Uchodźcy przedostali się do Niemiec. "Nie mieliśmy co jeść"
Rośnie liczba cudzoziemców, którzy nielegalnie dostają się do Niemiec przez Białoruś i Polskę. Większość z nich trafia do obozu przejściowego w Brandenburgii. Ale Niemcy to dla wielu tylko złudna nadzieja.
13.10.2021 12:05
Hovek jest szczęśliwy. Od czterech dni ma w Eisenhuettenstadt dach nad głową, ciepłe łóżko, dobre posiłki. I spokój. Nikt nie krzyczy, nie pogania. Inaczej, niż w Polsce i na Białorusi, mówi Hovek, 29-letni fryzjer z Syrii. – Białorusini straszyli bronią i kazali iść do Polski, mówili, że będą strzelać, Polacy zastawiali drogę i kazali wracać na Białoruś. I tak odbijaliśmy się tam i z powrotem – opowiada. Dodaje, że bali się, że umrą. – Nie mieliśmy co jeść, było zimno, mokro. Widzieliśmy kilka wilków, naprawdę! – relacjonuje. Wodę pili z liści, albo zamulonego strumyka. I tak osiem dni. Grupka się pogubiła. W końcu udało mu się przedostać do Polski.
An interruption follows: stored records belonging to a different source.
// tb_fir_complex: full-length (129-tap) filter with random coefficients and
// random input; every output is compared with the exact convolution
// sum h_k x(n-k), rounded to nearest and saturated, evaluated in the bench
// with 64-bit integers. Includes an impulse to check the one-sample latency
// and the tap order.
module tb_fir_complex;
  import dpd_pkg::*;

  localparam int TAPS = 129;
  localparam int NS   = 700;

  logic  clk = 0, rst_n = 0, ce = 0;
  s16_t  coef [TAPS];
  cplx_t x, y;
  int    checks = 0, failures = 0;

  fir_complex #(.TAPS(TAPS)) dut (.*);

  always #5 clk = ~clk;

  initial begin
    #2000000;
    failures++;
    $display("watchdog expired");
    $display("TB_RESULT checks=%0d failures=%0d", checks, failures);
    $finish;
  end

  int xi [NS], xq [NS];

  function automatic int rs(input longint v);
    longint r;
    r = (v + (64'sd1 <<< 14)) >>> 15;
    if (r > 32767) r = 32767;
    if (r < -32768) r = -32768;
    return int'(r);
  endfunction

  initial begin
    for (int k = 0; k < TAPS; k++) coef[k] = s16_t'($signed(16'($urandom)) / 64);
    for (int k = 0; k < NS; k++) begin
      xi[k] = (k == 0) ? 32767 : (k < TAPS + 2) ? 0 : int'($signed(16'($urandom)));
      xq[k] = (k == 0) ? -32768 : (k < TAPS + 2) ? 0 : int'($signed(16'($urandom)));
    end
    x = CPLX_ZERO;
    repeat (3) @(posedge clk);
    #1;
    rst_n = 1;
    ce    = 1;
    for (int k = 0; k < NS; k++) begin
      longint ri, rq;
      x = '{i: s16_t'(xi[k]), q: s16_t'(xq[k])};
      @(posedge clk);
      #1;
      ri = 0;
      rq = 0;
      for (int j = 0; j < TAPS; j++) begin
        if (k - j >= 0) begin
          ri += longint'(coef[j]) * xi[k-j];
          rq += longint'(coef[j]) * xq[k-j];
        end
      end
      checks++;
      if (int'(y.i) != rs(ri) || int'(y.q) != rs(rq)) begin
        failures++;
        if (failures < 10) $display("FAIL k=%0d y=(%0d,%0d) exp=(%0d,%0d)", k, y.i, y.q, rs(ri), rs(rq));
      end
    end
    $display("TB_RESULT checks=%0d failures=%0d", checks, failures);
    $finish;
  end
endmodule
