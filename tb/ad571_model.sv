// ad571_model: behavioural model (not synthesizable logic) of the external
// analog front end of the data acquisition system: a 16-to-1 analog
// multiplexer addressed by sel feeding an AD571 10-bit successive
// approximation converter.
//
// The analog inputs are represented by the 10-bit code each would convert
// to (level). A conversion starts on the rising edge of soc; the channel
// selected at that moment is sampled. While converting, the output is
// blanked to 0 and dr_n (data ready, active low) is high; after T_CONV_NS the
// code appears and dr_n goes low. The 25 us default is the converter's typical
// conversion time; the controller allows 40 us. conversions counts the
// conversions done.
module ad571_model #(
  parameter int unsigned N_CH      = 16,
  parameter int unsigned T_CONV_NS = 25_000
) (
  input  logic                    soc,
  input  logic [$clog2(N_CH)-1:0] sel,
  input  logic [9:0]              level [N_CH],
  output logic [9:0]              data,
  output logic                    dr_n,
  output int                      conversions
);
  initial begin
    data = '0;
    dr_n = 1'b1;
    conversions = 0;
  end

  always @(posedge soc) begin
    logic [9:0] sample;
    sample = level[sel];
    data = '0;
    dr_n = 1'b1;
    #(T_CONV_NS * 1ns);
    data = sample;
    dr_n = 1'b0;
    conversions++;
  end
endmodule
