# All-digital delay-locked loop for a forwarded-clock serial link

A serial receiver needs a local clock whose edges line up with a reference clock. It has to keep them lined up while process, voltage and temperature (PVT) drift, and while a clock tree of unknown delay sits between the clock source and the flip-flops that use the clock. This design is a delay-locked loop (DLL) that does this entirely with digital control. No charge pump, loop filter or analog control voltage is involved. The delay is set by two codes:

- a **coarse** code for a 32-element thermometer-coded delay line, with large steps for fast capture;
- a **fine** code for a line of four current-starved delay units (FDUs), with 64 settings of 1 to 3 ps each, for tracking.

A small state machine, clocked by the reference, updates one code by one step per cycle. It uses three flags from a phase detector:

- **UP**: add delay or remove it;
- **LOCK**: the phase error is inside a ±8 ps window, so freeze the codes;
- **half-cycle LOCK**: the clocks are 180° apart. The loop then fixes the error in one step by making the clock divider skip half a period, instead of sweeping the delay line across half a period.

Operating point: a 5.6 GHz "2UI" clock (two unit intervals per period of an 11.2 Gb/s link) is divided by four to the 1.4 GHz "8UI" loop clock, which has a 714 ps period.

```
 clk_2ui ──► freq_divider ──clk_8ui──► coarse delay line ──► fine delay line ──┬─► PHY clock network ───┬──► clk_phy
 5.6 GHz     (÷2, ÷2, slip)  1.4 GHz    32 × 7 ps              4 FDU × 16 legs   │   (150 ps)              │
                ▲                           ▲                      ▲             └─► node clock network ──► clk_node
                │ shift_req_tgl             │ C / C_bar            │ Fine_thermal[63:0]     (150 ps)
                │                  coarse_thermal_encoder   fine_thermal_encoder           │
                │                           ▲                      ▲                       │ fed back
                │                           │ coarse_code          │ fine_code             ▼
                └──────────────────── dll_controller ◄── up, lock, half_lock ── phase_detector ◄── clk_ref (1.4 GHz)
                                     (clocked by clk_ref)                          (two dt = 8 ps cells)
```

The loop aligns `clk_phy`, the leaf of the PHY clock network, with `clk_ref`. The node-controller network hangs off the same fine-line output, so it gets the same correction. It is not compared against the reference.

## The phase detector and its two windows

This is the part of the design that is easiest to misread. It is built from three identical two-state bang-bang detectors (`bb_phase_detector`). Each is a flip-flop that samples one clock on the rising edge of another. Two fixed delay cells of dt = 8 ps (`pd_delay_cell`) skew the inputs:

| comparator | samples | on the rising edge of | meaning when 1 |
|---|---|---|---|
| main | `clk_out` | `clk_ref` | fed-back clock leads: **UP**, add delay |
| window A | `clk_out` + dt | `clk_ref` | |
| window B | `clk_out` | `clk_ref` + dt | |

Write φ = t(ref edge) − t(out edge), where positive φ means the fed-back clock is early, and T for the period. For a 50 % duty clock:

- A = 1 for dt ≤ φ < T/2 + dt;
- B = 1 for −dt ≤ φ < T/2 − dt.

Their exclusive OR, `pre_lock`, is therefore high in two windows of width 2·dt = 16 ps:

- around φ = 0, where **B alone** is set: this is **LOCK**;
- around φ = T/2, where **A alone** is set: this is **half-cycle LOCK**. The clocks are in anti-phase.

Because the half-cycle window comes from the same two comparators, its width always equals the lock window's width. Telling the two windows apart by which comparator is set is this design's choice. A plain XOR would raise LOCK at 180° too.

A and B are clocked dt apart, so when both change, the raw flag glitches for dt after each reference edge. A synchronizer takes UP, LOCK and half-LOCK on the **falling** edge of `clk_ref`, half a period after the comparison, when all three comparators have settled. The controller then sees each comparison at the next rising edge, so the loop can update every cycle. A synchronizer on the rising edge would add a cycle of loop latency, and the codes would then overshoot the 16 ps window. The falling-edge synchronizer gives a comparison-to-LOCK delay of 357 ps. That is about what the original design reports for its analog detector (240 to 354 ps across corners).

The window must be wider than the largest delay step, or the loop could jump over it and never lock. Here the window is 16 ps, and the largest steps are 7 ps (coarse) and 3 ps (fine).

## The control flow

`dll_controller` runs on `clk_ref` and follows this sequence after reset:

```
ST_WAIT (4 cycles) ─► ST_CHECK_LOCK ──LOCK──► ST_TRACK  (coarse stage marked done, codes kept)
                          │ no
                          ▼
                      ST_CHECK_HALF ──half LOCK──► toggle shift_req_tgl ─► ST_SHIFT_WAIT (4 cycles) ─┐
                          │ no                                                                       │
                          ▼                                                                          │
                      ST_COARSE_INIT (coarse code = 16, mid range) ◄──────────────────────────────────┘
                          ▼
                      ST_TRACK, every cycle:
                          LOCK                  → hold both codes, mark the coarse stage done
                          coarse stage not done → coarse code +1 on UP, −1 otherwise
                          coarse stage done     → fine code   +1 on UP, −1 otherwise
```

Notes on the flow:

- **Two tracking stages.** Coarse steps capture a large initial error quickly. Once the loop has been inside the window once, the coarse code is frozen for good. Later drift is then corrected by the fine code alone. Changing a coarse element while a clock edge is in flight disturbs that edge (settling and duty-cycle distortion). Fine legs change the current, not the path, so they are safe to move every cycle.
- **Wait states.** The waits give the phase detector pipeline time to report the new phase after reset or a slip. Their length, 4 cycles, is this design's choice.
- **Start codes.** Coarse starts at 16 and fine at 32, mid range for both.
- **Saturation.** Both codes stop at their ends. A code that stays at an end is a sign that the target is out of range (see *Limitations*).
- **Outputs.** `locked` is LOCK while the FSM tracks. `coarse_done` shows the coarse stage is finished. `state` exposes the FSM state.
- **Assertions.** Two concurrent assertions check that a code never moves by more than one step per cycle.

## The half-period slip

The divider (`freq_divider`) is two toggle flip-flops in cascade:

- the first stage toggles on `clk_2ui`; its inverted output is the 2.8 GHz `clk_4ui`;
- the second stage toggles on rising `clk_4ui`; its output is `clk_8ui`.

To shift `clk_8ui` by 180°, the second stage skips exactly one toggle. Every later `clk_8ui` edge then arrives one `clk_4ui` period (357 ps, half of 714 ps) later. The skip is requested by toggling `shift_req_tgl`, a level signal from the reference-clock domain. Two flip-flops bring it into the `clk_4ui` domain. Each change of the level causes one skipped toggle, three `clk_4ui` edges after the change. One reference cycle of work therefore replaces a sweep of up to 357 ps of delay line.

## Delay lines and codes

The delay lines, window cells and clock networks are analog parts. They are written as behavioural models using transport delays (`out <= #(d) in`). The delay values are this design's estimates, chosen to agree with the few operating points the original design reports.

| part | model | range |
|---|---|---|
| coarse line (`coarse_delay_line`) | code k selects k + 1 elements of 7 ps | 7 … 224 ps |
| fine unit (`fine_delay_unit`) | 46 ps with all legs off, minus 1, 2 or 3 ps per enabled leg of group 1, 2 or 3 | 13 … 46 ps |
| fine line (`fine_delay_line`) | four FDUs in series | 52 … 181 ps |
| window cell (`pd_delay_cell`) | fixed | 8 ps |
| clock network (`clock_distribution`) | fixed insertion delay | 150 ps |

**Coarse code.** `coarse_thermal_encoder` turns code k into C[0..k] = 1, and C_bar is its complement. Only C = 1 with C_bar = 0 selects a stage. Code 0 is the shortest path: one element.

**Fine code.** Each FDU has 16 switch legs in three groups of 5, 5 and 6. In slice bits these are [4:0], [9:5] and [15:10]. FDU f is driven by `Fine_thermal[16f+15:16f]`. The clock enters the FDU driven by bits [63:48] and leaves through the one driven by bits [15:0].

`fine_thermal_encoder` walks the legs in this fixed order:

1. group 1 of FDU 0, FDU 1, FDU 2, FDU 3 (five legs each, codes 0–19);
2. group 2 of each FDU in the same way (codes 20–39);
3. group 3, six legs per FDU (codes 40–63).

Fine code f switches off the first f legs of that order and leaves the rest on. A higher code therefore means more delay, as for the coarse code. The step is 1 ps at low codes, 2 ps in the middle and 3 ps at the top. The fine delay at mid code 32 is 96 ps, with a 2 ps step there.

**Start point.** At the start codes, the loop delay from `clk_8ui` to `clk_phy` is 17·7 + 96 + 150 = 365 ps.

## Measured behaviour (simulation)

`dll_top_tb` runs the whole loop at the default parameters. Each scenario starts from reset:

| scenario | result |
|---|---|
| reference already inside the window | locks at the first check, cycle 7, with no code change |
| reference 80 ps late | coarse code steps up to 28; locked in 21 cycles |
| reference 90 ps early | coarse code steps down to 3; locked in 22 cycles |
| reference 180° off | one divider slip, codes untouched; locked in 14 cycles |
| drift of +20 ps, then −40 ps after lock | coarse code stays frozen; the fine code re-locks in 3 and 12 cycles |

Every lock must come within 96 cycles, the worst case the original design quotes, and leave |phase error| < 8 ps. The testbench counts each mechanism: first-check lock, slip, coarse up and down, fine up and down, and re-lock by fine code only. It fails if any of them never happens.

`dll_lock_sweep_tb` resets the loop 50 times, with the reference placed at 24 phases across the period, at 1.4 GHz and at 1.2 GHz. It gives:

- the worst lock time is 23 cycles;
- the phases the testbench predicts to be out of reach saturate the coarse code, as expected (see below).

## Limitations and departures

- **Capture range.** The flow uses only the coarse code before the first lock, with the fine code at 96 ps. It captures loop delays of 255 to 472 ps, plus the 180° point caught by the slip. A reference phase outside that range drives the coarse code to 0 or 31, and the loop stays unlocked. The flow checks for half-cycle lock only once, after reset. This follows the described flow and is not patched here. A wider half-cycle window, ideally a quarter period, would halve the range the line must cover.
- **Total line span.** With the delay estimates above, coarse plus fine spans 59 to 405 ps. That is 346 ps, 11 ps short of half a 714 ps period, and further short at 1.2 GHz. A coarse element of about 7.4 ps would close the gap at 1.4 GHz. Change `T_ELEM_PS` to explore this. The 7 ps figure assumes that the one reported coarse-line delay (159 ps at code 8, fine at mid code) includes the fine line. If it were the coarse line alone, an element would be near 18 ps. That is larger than the 16 ps window, so the coarse stage would need a different stopping rule.
- **Fine code direction.** The original design describes both "a higher fine code injects more current, so it is faster" and "the step size grows with the code". This design follows the second: a higher code means more delay and larger steps.
- **Transport-delay models.** `y <= #(d) x` keeps only edges that are further apart than d. Every delay in this design is below half a period (the largest single model is 224 ps, against 357 ps), so it is safe here. Keep that in mind before stretching a model.
- **No PVT, settling, jitter or duty-cycle effects.** Every delay is one fixed value. The analog asymmetry of the original half-cycle window (wider on one side than the other) is not modelled. The lock window is a fixed 16 ps; the original design measured 14 to 20 ps across corners.
- **Synthesis.** The divider, both encoders, the phase-detector logic and the controller are synthesizable. The delay lines, window cells and clock networks are simulation models, so `dll_top` as a whole is for simulation. A synthesis tool reads the coarse line model's "no stage selected: hold" behaviour as a latch.
- **Lint notes.** Verilator reports `ZERODLY` on the computed delays of the models. It also notes that clocks are sampled as data (`SYNCASYNCNET`), which is what a phase detector does.

## Files

| file | contents |
|---|---|
| `rtl/dll_pkg.sv` | sizes (32 coarse stages, 4 × 16 fine legs, 5/5/6 groups) and the FSM state enum |
| `rtl/dll_top.sv` | the loop; parameters `PHY_CDN_PS`, `NODE_CDN_PS`, `WINDOW_DT_PS` |
| `rtl/freq_divider.sv` | ÷2 ÷2 divider with the half-period slip |
| `rtl/coarse_thermal_encoder.sv`, `rtl/coarse_delay_line.sv` | coarse code and line (line: model) |
| `rtl/fine_thermal_encoder.sv`, `rtl/fine_delay_unit.sv`, `rtl/fine_delay_line.sv` | fine code, FDU and line (FDU and line: models) |
| `rtl/bb_phase_detector.sv`, `rtl/phase_detector.sv`, `rtl/pd_delay_cell.sv` | two-state detector, three-state detector with windows and synchronizer, window delay (model) |
| `rtl/clock_distribution.sv` | clock network as an insertion delay (model); used twice |
| `rtl/dll_controller.sv` | control FSM |
| `tb/<module>_tb.sv` | one self-checking testbench per module |
| `tb/dll_lock_sweep_tb.sv` | lock-time and capture-range sweep |

Every testbench ends by printing `TB_RESULT checks=<n> failures=<m>` and has a watchdog. `dll_top_tb` takes a `+trace` plusarg that prints the FSM state, flags, codes and phase error every cycle.

## Simulating

Verilator 5 with timing support, from the top directory:

```
verilator --binary --timing --assert -Wno-ZERODLY -Irtl rtl/dll_pkg.sv tb/dll_top_tb.sv --top-module dll_top_tb
./obj_dir/Vdll_top_tb
```

Replace `dll_top_tb` with any other testbench name. The package must be listed first. `-Irtl` lets Verilator find the other modules by file name. Each testbench runs in a few seconds.

All files use `timeunit 1ps; timeprecision 10fs`. The testbenches use a 2UI period of 178.6 ps (8UI and reference period 714.4 ps). To try another operating point:

- change the delay parameters of `dll_top`, or the model defaults;
- adjust the prediction functions at the top of `dll_top_tb` and `dll_lock_sweep_tb`, which recompute the expected loop delay independently of the RTL.
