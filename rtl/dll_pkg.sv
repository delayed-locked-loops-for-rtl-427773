// dll_pkg: sizes and types shared by the all-digital DLL.
//
// The delay-line sizes follow the design: 32 coarse delay elements (four
// units of eight), and a fine line of four fine delay units (FDUs) with 16
// switch legs each, grouped 5 + 5 + 6 per FDU (64 legs, 64 fine codes).
// The controller state encoding and the code widths are this design's own.
package dll_pkg;
  timeunit 1ps; timeprecision 10fs;

  // Coarse delay line: four cascaded units of eight elements.
  localparam int unsigned COARSE_STAGES = 32;
  localparam int unsigned COARSE_W      = $clog2(COARSE_STAGES);

  // Fine delay line: four FDUs, 16 legs each, in three switch groups.
  localparam int unsigned FDU_COUNT     = 4;
  localparam int unsigned FDU_LEGS      = 16;
  localparam int unsigned FINE_LEGS     = FDU_COUNT * FDU_LEGS;  // 64
  localparam int unsigned FINE_W        = $clog2(FINE_LEGS);
  localparam int unsigned GRP1_LEGS     = 5;   // legs per FDU, group 1
  localparam int unsigned GRP2_LEGS     = 5;   // legs per FDU, group 2
  // Group 3 takes the remaining FDU_LEGS - 10 = 6 legs per FDU.

  // Control FSM states (flow: lock check, half-lock check, coarse init,
  // then coarse/fine tracking).
  typedef enum logic [2:0] {
    ST_WAIT       = 3'd0,  // let the phase detector pipeline fill
    ST_CHECK_LOCK = 3'd1,  // first look at LOCK after reset
    ST_CHECK_HALF = 3'd2,  // look at the half-cycle lock flag
    ST_SHIFT_WAIT = 3'd3,  // 180-degree shift issued, wait for it to show
    ST_COARSE_INIT= 3'd4,  // coarse code to mid range
    ST_TRACK      = 3'd5   // per-clock coarse or fine update
  } dll_state_e;

endpackage
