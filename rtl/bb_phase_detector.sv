// bb_phase_detector: two-state bang-bang phase detector.
//
// Decides which of two clocks has its rising edge first. The design builds
// it from cross-coupled NAND latches feeding an RS output latch; here the
// same decision is a flip-flop clocked by the reference input that samples
// the other clock: if clk_out is already high when clk_ref rises, clk_out's
// edge came first (it leads, within half a period), so UP = 1 asks for more
// delay; otherwise DOWN = 1. Taking UP as "delayed clock leads" is this
// design's convention.
//
// Interface: clk_ref (sampling clock), clk_out (sampled clock), active-low
// asynchronous reset. Timing: up/down change just after each rising edge
// of clk_ref and hold for one period.
module bb_phase_detector (
  input  logic clk_ref,
  input  logic clk_out,
  input  logic rst_n,
  output logic up,
  output logic down
);
  timeunit 1ps; timeprecision 10fs;

  logic lead;

  always_ff @(posedge clk_ref or negedge rst_n) begin
    if (!rst_n) lead <= 1'b0;
    else        lead <= clk_out;
  end

  assign up   = lead;
  assign down = ~lead;

endmodule
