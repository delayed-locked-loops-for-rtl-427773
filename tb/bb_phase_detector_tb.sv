// bb_phase_detector_tb: sweeps the phase of clk_out against clk_ref across
// a whole period and checks the bang-bang decision one reference edge
// later: UP when clk_out's rising edge comes first by less than half a
// period, DOWN otherwise, DOWN always the complement, and both cleared by
// reset.
module bb_phase_detector_tb;
  timeunit 1ps; timeprecision 10fs;

  localparam real T = 714.4;
  logic clk_ref = 1'b0, clk_out = 1'b0, rst_n = 1'b1;
  logic up, down;
  real  phi = -100.0;         // lead of clk_out over clk_ref, ps
  int checks = 0, failures = 0;

  bb_phase_detector dut (.clk_ref(clk_ref), .clk_out(clk_out), .rst_n(rst_n),
                         .up(up), .down(down));

  always #(T / 2.0) clk_ref = ~clk_ref;
  // clk_out is clk_ref shifted earlier by phi: it toggles at m*T/2 - phi,
  // high for odd m, the same as clk_ref at m*T/2.
  initial #1 rst_n = 1'b0;   // a real falling edge for the asynchronous reset

  initial begin
    forever begin
      automatic real n = $floor(($realtime + phi) / (T / 2.0) + 1.0e-3) + 1.0;
      #(n * (T / 2.0) - phi - $realtime);
      clk_out = ((longint'(n) % 2) != 0);
    end
  end
  task automatic check(input bit ok, input string what);
    checks++;
    if (!ok) begin failures++; $display("FAIL: %s at %0t", what, $time); end
  endtask

  initial begin
    #(0.3 * T);
    check(up == 1'b0 && down == 1'b1, "reset: DOWN");
    rst_n = 1'b1;
    // phi = clk_out lead = T - dly, swept over the period.
    for (phi = -T / 2.0 + 3.37; phi < T / 2.0 - 1.0; phi += 6.91) begin
      repeat (3) @(posedge clk_ref);
      #1;
      check(up == (phi > 0.0), $sformatf("phi %0.2f: up=%0b", phi, up));
      check(down == !up, "down is the complement");
    end
    rst_n = 1'b0; #1;
    check(up == 1'b0, "reset clears");
    $display("TB_RESULT checks=%0d failures=%0d", checks, failures);
    $finish;
  end

  initial begin
    #(1000.0 * T);
    failures++;
    $display("FAIL: watchdog");
    $display("TB_RESULT checks=%0d failures=%0d", checks, failures);
    $finish;
  end
endmodule
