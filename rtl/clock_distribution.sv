// clock_distribution: behavioural model of a clock distribution network
// (a buffer tree; not synthesizable logic). The DLL drives two of them, the
// PHY network and the node controller network. The design names them but
// gives no structure or delay; here each is a fixed insertion delay,
// INSERTION_PS (150 ps by default, this design's choice). The DLL compares
// the PHY network's output with the reference clock, so the loop cancels
// that insertion delay.
// Interface: clk_in root, clk_leaf a leaf. Timing: transport delay.
module clock_distribution #(
  parameter real INSERTION_PS = 150.0
) (
  input  logic clk_in,
  output logic clk_leaf
);
  timeunit 1ps; timeprecision 10fs;

  initial clk_leaf = 1'b0;

  // Delayed copy of the input. Input edges must be further apart than
  // the delay (true here: every delay is below half the clock period).
  always @(clk_in) clk_leaf <= #(INSERTION_PS) clk_in;

endmodule
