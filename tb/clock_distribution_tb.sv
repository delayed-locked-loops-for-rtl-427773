// clock_distribution_tb: checks the distribution-network model's insertion
// delay on both edges: 150 ps by default, and an overridden value.
module clock_distribution_tb;
  timeunit 1ps; timeprecision 10fs;

  localparam real T = 714.4;
  logic clk = 1'b0, leaf, leaf2;
  int checks = 0, failures = 0;
  real tr, tf;

  clock_distribution dut (.clk_in(clk), .clk_leaf(leaf));
  clock_distribution #(.INSERTION_PS(230.0)) dut2 (.clk_in(clk), .clk_leaf(leaf2));

  always #(T / 2.0) clk = ~clk;
  always @(posedge clk) tr = $realtime;
  always @(negedge clk) tf = $realtime;

  task automatic check(input bit ok, input string what);
    checks++;
    if (!ok) begin failures++; $display("FAIL: %s at %0t", what, $time); end
  endtask

  function automatic bit near(real x, real z);
    return (x - z < 0.05) && (z - x < 0.05);
  endfunction

  initial begin
    repeat (10) begin
      @(posedge leaf);  check(near($realtime - tr, 150.0), "rise 150 ps");
      @(posedge leaf2); check(near($realtime - tr, 230.0), "override rise 230 ps");
      @(negedge leaf);  check(near($realtime - tf, 150.0), "fall 150 ps");
    end
    $display("TB_RESULT checks=%0d failures=%0d", checks, failures);
    $finish;
  end

  initial begin
    #(100.0 * T);
    failures++;
    $display("FAIL: watchdog");
    $display("TB_RESULT checks=%0d failures=%0d", checks, failures);
    $finish;
  end
endmodule
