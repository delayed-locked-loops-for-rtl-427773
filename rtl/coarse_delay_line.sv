// coarse_delay_line: behavioural model of the thermometer-coded coarse
// delay line (an inverter-based analog part; not synthesizable logic).
//
// The real line is a fold-back chain: the clock runs down a row of forward
// inverters and returns through the first stage whose control bit turns it
// back, so the number of elements in the clock path follows the thermal
// code. With only C[0] set (C_bar[0] clear) the clock takes the shortest
// path, one element, as the design states. Each further set bit of the
// thermometer code adds one element. The design uses 32 elements (four
// units of eight), each equal to three inverters.
//
// Interface: cin is the clock in, c / c_bar the true and complement
// thermal code, cout the delayed clock. A stage counts only where c is set
// and c_bar is clear. With no stage selected there is no path and cout
// holds its value (a synthesis tool reads that hold as a latch; the model
// is for simulation only).
//
// Timing: transport delay of (selected stages) * T_ELEM_PS. T_ELEM_PS = 7 ps
// is this design's estimate, consistent with the reported 159 ps at coarse
// code 8 with the fine line at mid code; the real value varies with PVT.
module coarse_delay_line #(
  parameter int unsigned STAGES    = 32,
  parameter real         T_ELEM_PS = 7.0
) (
  input  logic              cin,
  input  logic [STAGES-1:0] c,
  input  logic [STAGES-1:0] c_bar,
  output logic              cout
);
  timeunit 1ps; timeprecision 10fs;

  int unsigned n_sel;   // elements in the clock path

  always_comb begin
    n_sel = 0;
    for (int unsigned i = 0; i < STAGES; i++)
      if (c[i] && !c_bar[i]) n_sel++;
  end

  initial cout = 1'b0;

  // Delayed copy of the input. Edges must be further apart than the delay
  // (true here: the longest path, 224 ps, is below half the clock period).
  always @(cin) begin
    if (n_sel != 0) cout <= #(real'(n_sel) * T_ELEM_PS) cin;
  end

endmodule
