// coarse_delay_line_tb: drives a 1.4 GHz clock through the coarse line for
// every thermometer setting and checks the rising-edge delay against
// (selected elements) * 7 ps, worked out here from the code. Also checks
// that C0 alone gives one element, that a stage counts only with C set and
// C_bar clear, and that with no stage selected the output does not move.
module coarse_delay_line_tb;
  timeunit 1ps; timeprecision 10fs;

  localparam real T = 714.4;
  logic cin = 1'b0, cout;
  logic [31:0] c = 32'h1, c_bar = ~32'h1;
  int checks = 0, failures = 0;
  real t_in, t_out;

  coarse_delay_line dut (.cin(cin), .c(c), .c_bar(c_bar), .cout(cout));

  always #(T / 2.0) cin = ~cin;
  always @(posedge cin)  t_in  = $realtime;

  task automatic check(input bit ok, input string what);
    checks++;
    if (!ok) begin failures++; $display("FAIL: %s at %0t", what, $time); end
  endtask

  task automatic measure(input real expect_ps, input string what);
    repeat (2) @(posedge cin);
    @(posedge cout);
    t_out = $realtime;
    check(((t_out - t_in) - expect_ps < 0.05) && (expect_ps - (t_out - t_in) < 0.05),
          $sformatf("%s: delay %0.2f expected %0.2f", what, t_out - t_in, expect_ps));
  endtask

  initial begin
    // Shortest path: C = 1000..0, C_bar = 0111..1.
    measure(7.0, "C0 only");
    for (int k = 0; k < 32; k++) begin
      @(negedge cin);
      for (int i = 0; i < 32; i++) c[i] = (i <= k);
      c_bar = ~c;
      measure(7.0 * (k + 1), $sformatf("thermometer %0d", k));
    end
    // C set but C_bar also set: stage not selected.
    @(negedge cin);
    c = 32'h0000_00FF; c_bar = 32'hFFFF_FFF0;
    measure(4 * 7.0, "C_bar masks stages");
    // No path: output holds.
    @(negedge cin);
    c = '0; c_bar = '1;
    repeat (2) @(posedge cin);
    begin
      automatic logic held = cout;
      automatic int moves = 0;
      repeat (4) begin @(posedge cin); #(T / 4.0); if (cout != held) moves++; end
      check(moves == 0, "no selected stage: output holds");
    end
    $display("TB_RESULT checks=%0d failures=%0d", checks, failures);
    $finish;
  end

  initial begin
    #(500.0 * T);
    failures++;
    $display("FAIL: watchdog");
    $display("TB_RESULT checks=%0d failures=%0d", checks, failures);
    $finish;
  end
endmodule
Parę kilometrów od granicy znalazł taksówkę. Za przejazd do mostu we Frankfurcie nad Odrą zapłacił 2,5 tys. dolarów. Na moście zatrzymała go policja i zawiozła do Eisenhuettenstadt, nie odesłała do lasu. Więc Hovek ciągle zachwyca się niemiecką policją.
Liczba cudzoziemców wzrasta
W ostatnich tygodniach stale wzrasta liczba cudzoziemców, którzy tak jak Hovek dotarli do Niemiec przez Białoruś i Polskę. Najwięcej osób granicę Niemiec przekroczyło w Brandenburgii. Tu policja federalna (Bundespolizei, zajmująca się w Niemczech też ochroną granicy) zatrzymała w sierpniu 200 cudzoziemców, którzy nielegalnie przekroczyli granicę. We wrześniu było ich już ponad 1500, a w pierwszym tygodniu października – ponad 600 osób. Dla porównania: w poprzednich miesiącach było to tylko 26 osób. Tylko 30 września funkcjonariusze zatrzymali dwie ciężarówki, które przewoziły po 40 osób z Iraku, Iranu i Syrii. Wśród cudzoziemców najwięcej jest obywateli Iraku (również irackich Kurdów), Syrii, Iranu i Jemenu. – Zakładamy, że w tym miesiącu może to być 4 tys. osób, a w następnych miesiącach jeszcze więcej – mówi w rozmowie z DW Olaf Jansen, dyrektor ośrodka dla cudzoziemców, Erstaufnahmelager, w Eisenhuettenstadt.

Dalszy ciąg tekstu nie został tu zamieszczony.